The image of the glass being half full or half empty has become so common that we hardly pay any attention to it, even as we may create new applications and variations of it to keep ourselves amused. This is unfortunate, because it reveals something very important about our attitudes to our circumstances. How are we distinguishing between what is present and what is absent, and the good or bad found in such presence or absence?

Boethius mourns the absence of what was once present, even as he neglects to consider the very blessing of that presence to begin with. While he bore the death of his father at a young age, the world still fell into place for him. Those in power took him under their wings, and they groomed him for greatness. He received an education of the highest sort, and was even welcomed directly into their powerful families. He had been born into the world of the elite, and he maintained his place within it.

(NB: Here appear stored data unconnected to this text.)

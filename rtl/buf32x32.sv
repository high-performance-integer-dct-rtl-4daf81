// buf32x32: 32 x 32 transposition buffer between the row and column passes.
//
// Write side: a column of 32 5-to-1 multiplexers, all on the transform-size
// select se, feeds the 32 buf_row32 rows. Multiplexer i passes the scaled
// adder-tree output of level log2N for sub-transform i >> log2N. Row i takes
// that value when en[i] = 1. The row-pass controller enables row s*N + k
// while it computes frequency k of input row r, so after the N rows of a
// block, row s*N + k holds column k of the row-pass result of sub-block s,
// with row r of the block at tap N-1-r.
//
// Read side (the b32i .. b2i views of the rows): for the column pass of
// column rd_k, input j = s*N + r of the 1D core gets row s*N + rd_k, tap
// N-1-r. Combinational read; writes on the clock edge.
module buf32x32
  import dct_pkg::*;
#(
  parameter int unsigned W = DW
) (
  input  logic                clk,
  input  se_t                 se,
  input  logic [31:0]         en,
  input  logic signed [W-1:0] din [5][16],
  input  se_t                 rd_se,
  input  logic [4:0]          rd_k,
  output logic signed [W-1:0] rd_vec [32]
);
  logic signed [W-1:0] mux_q [32];
  logic signed [W-1:0] row_q [32][32];

  // column of 5-to-1 multiplexers
  always_comb
    for (int i = 0; i < 32; i++)
      unique case (se)
        3'd0:    mux_q[i] = din[4][0];
        3'd1:    mux_q[i] = din[3][i >> 4];
        3'd2:    mux_q[i] = din[2][i >> 3];
        3'd3:    mux_q[i] = din[1][i >> 2];
        default: mux_q[i] = din[0][i >> 1];
      endcase

  for (genvar i = 0; i < 32; i++) begin : g_row
    buf_row32 #(.W(W)) u_row (.clk(clk), .en(en[i]), .din(mux_q[i]), .q(row_q[i]));
  end

  // transposed read
  always_comb begin
    int unsigned l2n, n, s, r;
    l2n = se_log2n(rd_se);
    n = 1 << l2n;
    for (int j = 0; j < 32; j++) begin
      s = j >> l2n;
      r = j % n;
      rd_vec[j] = row_q[s * n + (int'(rd_k) % n)][n - 1 - r];
    end
  end
endmodule
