// buf32x32_tb: writes a whole N x N (x 32/N) row-pass result into the buffer
// the way the row-pass controller does (row s*N+k enabled for frequency k,
// value from the level log2N input of sub-transform s), then reads every
// column rd_k back and checks the transposed vector, in all five modes.
module buf32x32_tb;
  timeunit 1ns; timeprecision 1ps;
  import dct_pkg::*;

  logic               clk = 0;
  se_t                se, rd_se;
  logic [31:0]        en;
  logic signed [15:0] din [5][16];
  logic [4:0]         rd_k;
  logic signed [15:0] rd_vec [32];
  logic signed [15:0] z [16][32][32];   // z[s][r][k]
  int checks = 0, failures = 0;

  buf32x32 dut (.clk(clk), .se(se), .en(en), .din(din), .rd_se(rd_se), .rd_k(rd_k),
                          .rd_vec(rd_vec));

  always #5 clk = ~clk;

  initial begin
    en = '0;
    rd_k = '0;
    for (int rep = 0; rep < 10; rep++) begin
      int l2n, n;
      se = 3'(rep % 5);
      rd_se = se;
      l2n = 5 - (rep % 5);
      n = 1 << l2n;
      for (int r = 0; r < n; r++)
        for (int kk = 0; kk < n; kk++) begin
          @(negedge clk);
          for (int l = 0; l < 5; l++)
            for (int s = 0; s < 16; s++) din[l][s] = 16'($urandom);  // other levels: noise
          en = '0;
          for (int s = 0; s < 32 / n; s++) begin
            z[s][r][kk] = din[l2n-1][s];
            en[s * n + kk] = 1'b1;
          end
        end
      @(negedge clk);
      en = '0;
      for (int kk = 0; kk < n; kk++) begin
        rd_k = 5'(kk);
        #1;
        for (int j = 0; j < 32; j++) begin
          checks++;
          if (rd_vec[j] != z[j / n][j % n][kk]) begin
            failures++;
            if (failures < 10) $display("N=%0d k=%0d j=%0d got=%0d exp=%0d", n, kk, j, rd_vec[j], z[j/n][j%n][kk]);
          end
        end
      end
    end
    $display("TB_RESULT checks=%0d failures=%0d", checks, failures);
    $finish;
  end

  initial begin
    #1000000;
    failures++;
    $display("TB_RESULT checks=%0d failures=%0d", checks, failures);
    $finish;
  end
endmodule
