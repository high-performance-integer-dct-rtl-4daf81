// csa_block: signed configurable carry-save-adder-tree multiplier (a "Block").
//
// p = c * x for a signed sample x and a coefficient c given as five cell
// selects (the set bits of |c|) and a sign. Five csa_cell instances pick the
// shifted copies of |x|; a three-level tree of 3:2 carry-save adders
// (log2 5 rounded up) reduces the five terms to a sum and a carry word, which
// one carry-propagate adder combines; a final multiplexer takes the product
// or its negation according to sign(x) xor sign(c). Purely combinational.
// The cell / CSA tree / sign multiplexer split follows the document; the
// order in which the five terms enter the tree is this design's own.
module csa_block #(
  parameter int unsigned IN_W = 16
) (
  input  logic signed [IN_W-1:0] x,
  input  logic [14:0]            sels,      // cell c select in sels[3c +: 3]
  input  logic                   coef_neg,
  output logic signed [IN_W+6:0] p
);
  localparam int unsigned TW = IN_W + 7;

  logic [IN_W-1:0] mag;
  logic [TW-1:0]   t [5];
  logic [TW-1:0]   s1, c1, s2, c2, s3, c3, mag_p;

  assign mag = x[IN_W-1] ? IN_W'(-x) : IN_W'(x);

  for (genvar c = 0; c < 5; c++) begin : g_cell
    csa_cell #(.W(IN_W)) u_cell (.mag(mag), .sel(sels[3*c +: 3]), .term(t[c]));
  end

  // level 1: t0 + t1 + t2
  assign s1 = t[0] ^ t[1] ^ t[2];
  assign c1 = ((t[0] & t[1]) | (t[0] & t[2]) | (t[1] & t[2])) << 1;
  // level 2: s1 + c1 + t3
  assign s2 = s1 ^ c1 ^ t[3];
  assign c2 = ((s1 & c1) | (s1 & t[3]) | (c1 & t[3])) << 1;
  // level 3: s2 + c2 + t4
  assign s3 = s2 ^ c2 ^ t[4];
  assign c3 = ((s2 & c2) | (s2 & t[4]) | (c2 & t[4])) << 1;
  // final carry-propagate adder
  assign mag_p = s3 + c3;

  // sign multiplexer
  assign p = (x[IN_W-1] ^ coef_neg) ? -signed'(mag_p) : signed'(mag_p);
endmodule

Boethius first married Elpis, the daughter of Consul Festus, though she died while still very young. Boethius next married Rusticiana, the daughter of Symmachus, the very man who had adopted him and raised him. She bore him two sons, who themselves rose to prominence. There are many stories about how his wife was his rock, and his sons were his joy.

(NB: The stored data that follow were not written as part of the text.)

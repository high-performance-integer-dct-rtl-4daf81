// csa_block_tb: the configurable CSA multiplier against x * c for every
// HEVC coefficient value (both signs) and random / extreme 16-bit samples.
// The cell selects are formed here from the set bits of |c|.
module csa_block_tb;
  timeunit 1ns; timeprecision 1ps;
  import dct_ref_pkg::*;
  logic signed [15:0] x;
  logic [14:0]        sels;
  logic               coef_neg;
  logic signed [22:0] p;
  int checks = 0, failures = 0;

  csa_block dut (.x(x), .sels(sels), .coef_neg(coef_neg), .p(p));

  function automatic logic [14:0] mk_sels(int mag);
    logic [14:0] s;
    int c;
    s = '0;
    c = 0;
    for (int b = 0; b < 7; b++)
      if ((mag >> b) & 1) begin
        s[3*c +: 3] = 3'(b + 1);
        c++;
      end
    return s;
  endfunction

  initial begin
    int vals [30];
    for (int i = 0; i < 29; i++) vals[i] = HEVC_VALS[i];
    vals[29] = 1;
    for (int i = 0; i < 30; i++)
      for (int sg = 0; sg < 2; sg++)
        for (int t = 0; t < 40; t++) begin
          longint exp_p;
          int c;
          c = sg ? -vals[i] : vals[i];
          x = (t == 0) ? -16'sd32768 : (t == 1) ? 16'sd32767 : (t == 2) ? 16'sd0 :
              (t == 3) ? -16'sd1 : 16'($urandom);
          sels = mk_sels(vals[i]);
          coef_neg = sg[0];
          #1;
          exp_p = longint'(x) * c;
          checks++;
          if (longint'(p) != exp_p) begin
            failures++;
            if (failures < 10) $display("x=%0d c=%0d p=%0d exp=%0d", x, c, p, exp_p);
          end
        end
    $display("TB_RESULT checks=%0d failures=%0d", checks, failures);
    $finish;
  end

  initial begin
    #1000000;
    failures++;
    $display("TB_RESULT checks=%0d failures=%0d", checks, failures);
    $finish;
  end
endmodule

Even in the face of loss, he found the support of a new family, who treated him not only as one of their own, but provided him with every success he could possibly dream of. He certainly remembers this now, but only because it is gone. Does the fact that it has passed, as all things must eventually do, remove any of the good that came from it?

My own opportunities have never been on as grand a scale as those of Boethius, and I sincerely doubt I would ever actually want them to be. I was never made to be esteemed, and I was never made to be important. Nature, I suspect, had something different in mind. Yet I always had the love of family, I had the wide world shown to me when I was still very young, and I was constantly given every possible chance to follow my heart. I was encouraged when I was down, tolerated when I was stubborn.

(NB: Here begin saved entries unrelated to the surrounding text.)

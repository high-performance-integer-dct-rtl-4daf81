// dct8_1d: 8-point 1D DCT with the even/odd (sparse matrix) factorisation.
//
// Y(k) = 1/2 * sum_n c(k) x(n) cos((2n+1) k pi / 16), c(0) = 1/sqrt2, i.e. the
// orthonormal DCT-II. Four adders and four subtracters form s(i) = x(i) +
// x(7-i) and d(i) = x(i) - x(7-i). The even outputs come from s:
//   Y0 = C4 (s0+s1+s2+s3), Y4 = C4 (s0-s1-s2+s3),
//   Y2 = C2 (s0-s3) + C6 (s1-s2), Y6 = C6 (s0-s3) - C2 (s1-s2),
// the odd outputs Y1, Y3, Y5, Y7 from a 4x4 matrix of C1, C3, C5, C7 times d.
// Every product uses an unsigned array_mult on magnitudes with the sign
// applied after it (22 multipliers). Coefficients are K(k) = round(128 *
// cos(k pi / 16)), i.e. 1/2 cos(k pi/16) with 8 fraction bits; each output is
// rounded back to an integer and clipped to OW bits.
//
// Timing: one row of 8 samples per cycle when in_valid; y and out_valid are
// registered, one cycle later. The factorisation and the array multipliers
// follow the document; the word-parallel datapath (the document uses
// bit-serial adders), the coefficient precision and the widths are this
// design's own.
module dct8_1d #(
  parameter int unsigned IW = 12,
  parameter int unsigned OW = 12
) (
  input  logic                 clk,
  input  logic                 rst_n,
  input  logic                 in_valid,
  input  logic signed [IW-1:0] x [8],
  output logic                 out_valid,
  output logic signed [OW-1:0] y [8]
);
  localparam int unsigned MW = IW + 3;   // magnitude width of any multiplier operand
  localparam int unsigned KW = 7;
  localparam int unsigned PW = MW + KW + 1;
  localparam int unsigned FRAC = 8;

  // K(k) = round(128 cos(k pi / 16)), k = 0..7 (index 0 unused)
  localparam logic [KW-1:0] K [8] = '{7'd0, 7'd126, 7'd118, 7'd106, 7'd91, 7'd71, 7'd49, 7'd25};

  // odd part: row r (Y1, Y3, Y5, Y7), column c (d0..d3): coefficient index and sign
  localparam int unsigned OIDX [4][4] = '{'{1, 3, 5, 7}, '{3, 7, 1, 5}, '{5, 1, 7, 3}, '{7, 5, 3, 1}};
  localparam logic        ONEG [4][4] = '{'{0, 0, 0, 0}, '{0, 1, 1, 1}, '{0, 1, 0, 0}, '{0, 1, 0, 1}};

  logic signed [MW-1:0] s [4], d [4], e [4], ev [6];
  logic signed [PW-1:0] po [4][4];   // odd products
  logic signed [PW-1:0] pe [6];      // even products
  logic signed [PW+1:0] acc [8];

  // butterflies
  always_comb begin
    for (int i = 0; i < 4; i++) begin
      s[i] = MW'(x[i]) + MW'(x[7-i]);
      d[i] = MW'(x[i]) - MW'(x[7-i]);
    end
    e[0] = s[0] + s[3];
    e[1] = s[1] + s[2];
    e[2] = s[0] - s[3];
    e[3] = s[1] - s[2];
    ev[0] = e[0] + e[1];   // * C4 -> Y0
    ev[1] = e[0] - e[1];   // * C4 -> Y4
    ev[2] = e[2];          // * C2
    ev[3] = e[3];          // * C6
    ev[4] = e[2];          // * C6
    ev[5] = e[3];          // * C2
  end

  localparam int unsigned EIDX [6] = '{4, 4, 2, 6, 6, 2};

  for (genvar m = 0; m < 6; m++) begin : g_even
    logic [MW-1:0]    mag;
    logic [MW+KW-1:0] pm;
    assign mag = ev[m][MW-1] ? MW'(-ev[m]) : MW'(ev[m]);
    array_mult #(.AW(MW), .BW(KW)) u_mul (.a(mag), .b(K[EIDX[m]]), .p(pm));
    assign pe[m] = ev[m][MW-1] ? -signed'(PW'(pm)) : signed'(PW'(pm));
  end

  for (genvar r = 0; r < 4; r++) begin : g_odd_r
    for (genvar c = 0; c < 4; c++) begin : g_odd_c
      logic [MW-1:0]    mag;
      logic [MW+KW-1:0] pm;
      assign mag = d[c][MW-1] ? MW'(-d[c]) : MW'(d[c]);
      array_mult #(.AW(MW), .BW(KW)) u_mul (.a(mag), .b(K[OIDX[r][c]]), .p(pm));
      assign po[r][c] = (d[c][MW-1] ^ ONEG[r][c]) ? -signed'(PW'(pm)) : signed'(PW'(pm));
    end
  end

  always_comb begin
    acc[0] = (PW+2)'(pe[0]);
    acc[4] = (PW+2)'(pe[1]);
    acc[2] = (PW+2)'(pe[2]) + (PW+2)'(pe[3]);
    acc[6] = (PW+2)'(pe[4]) - (PW+2)'(pe[5]);
    for (int r = 0; r < 4; r++)
      acc[2*r+1] = (PW+2)'(po[r][0]) + (PW+2)'(po[r][1]) + (PW+2)'(po[r][2]) + (PW+2)'(po[r][3]);
  end

  function automatic logic signed [OW-1:0] rnd_clip(input logic signed [PW+1:0] v);
    logic signed [PW+1:0] t;
    t = (v + (PW+2)'(1 << (FRAC - 1))) >>> FRAC;
    if (t > (PW+2)'((1 << (OW - 1)) - 1)) return OW'((1 << (OW - 1)) - 1);
    if (t < -(PW+2)'(1 << (OW - 1)))     return OW'(-(1 << (OW - 1)));
    return OW'(t);
  endfunction

  always_ff @(posedge clk or negedge rst_n) begin
    if (!rst_n) begin
      out_valid <= 1'b0;
      for (int k = 0; k < 8; k++) y[k] <= '0;
    end else begin
      out_valid <= in_valid;
      if (in_valid)
        for (int k = 0; k < 8; k++) y[k] <= rnd_clip(acc[k]);
    end
  end
endmodule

In the midst of this, deeply painful things did indeed occur. I confronted loneliness, rejection, and betrayal, not in the big things, but in the small, everyday things. I felt dismayed, and I allowed it to degrade into a lifetime in the company of the Black Dog. The sickness in my soul became a sickness in my body. I cried, I thrashed about, and I did desperate things.

Throughout it all, however, life had already given me so much, even as I too often looked the other way. It wasn’t just the memory of past blessings that could give me comfort, but the fact that all those past blessings were the very means for me order and rule myself now.

Symmachus had given Boethius access to the greatest wisdom of the world. My own family had done no less. It wasn’t gone now, just because other things had gone wrong. It was needed all the more now, precisely because other things had gone wrong. A legacy will only be as good as we continue to make use of it.

It may not be the same now as it was then, but everything from then can make the now more possible to bear.

Shadowlands, a semi-fictionalized account of the later life of C.S Lewis, has long been one of my favorite films. I always remember these lines:

Why love, if losing hurts so much? I have no answers anymore, only the life I have lived. Twice in that life I've been given the choice, as a boy and as a man. The boy chose safety, the man chooses suffering. The pain now is part of the happiness then. That's the deal.